New York, de notre correspondant.
Le 7 décembre 1995 «date anniversaire de Pearl Harbor» le patron de Microsoft, Bill Gates, annonçait sa décision de faire de l'Internet le coeur de sa stratégie. Deux ans plus tard, le scepticisme qui avait accueilli cette annonce n'est plus de mise. Mais l'ambition de Microsoft repose, au moins en partie, entre les mains d'un juriste de 60 ans qui n'est ni un spécialiste d'informatique ni un internaute averti. Depuis trois semaines, le juge Thomas Penfield Jackson a décidé de donner suite à une plainte de la division antitrust du ministère de la Justice contre Microsoft. Le reproche principal fait à Microsoft est de pratiquer la «vente liée»: d'obliger l'acquéreur de son système d'exploitation «Windows», qui jouit d'un quasi-monopole sur l'équipement des PC, d'acheter également son logiciel de navigation sur l'Internet, «Internet Explorer» qui, lui, est un concurrent de Netscape et autres.

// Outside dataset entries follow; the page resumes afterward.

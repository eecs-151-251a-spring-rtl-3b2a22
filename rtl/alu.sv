// alu: the 32-bit arithmetic/logic unit of the RV32I datapath.
//
// It computes the ten base integer functions (add, sub, shifts, set-less-than
// signed and unsigned, xor, or, and) on operand a (Reg[rs1]) and operand b
// (Reg[rs2] or the immediate). Shift amounts are b[4:0]. The same unit serves
// register-register and register-immediate instructions and forms the
// effective address of loads and stores with ALU_ADD. Purely combinational.
module alu
  import rv32_pkg::*;
(
  input  logic [31:0] a,
  input  logic [31:0] b,
  input  alu_sel_e    alu_sel,
  output logic [31:0] y
);

  logic [4:0] shamt;
  assign shamt = b[4:0];

  always_comb begin
    unique case (alu_sel)
      ALU_ADD:  y = a + b;
      ALU_SUB:  y = a - b;
      ALU_SLL:  y = a << shamt;
      ALU_SLT:  y = {31'd0, $signed(a) < $signed(b)};
      ALU_SLTU: y = {31'd0, a < b};
      ALU_XOR:  y = a ^ b;
      ALU_SRL:  y = a >> shamt;
      ALU_SRA:  y = $unsigned($signed(a) >>> shamt);
      ALU_OR:   y = a | b;
      ALU_AND:  y = a & b;
      default:  y = a + b;
    endcase
  end

endmodule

Le 11 décembre, le juge Jackson avait, dans une injonction préliminaire, ordonné à Microsoft de séparer la distribution des deux produits. Microsoft a réagi en proposant aux fabricants informatiques de choisir entre trois formules: une version «complète» de Windows 95 (incluant Internet Explorer); une version de Windows 95 amputée du logiciel de navigation, et que la firme juge alors «endommagée»; enfin une version première du logiciel datant de deux ans.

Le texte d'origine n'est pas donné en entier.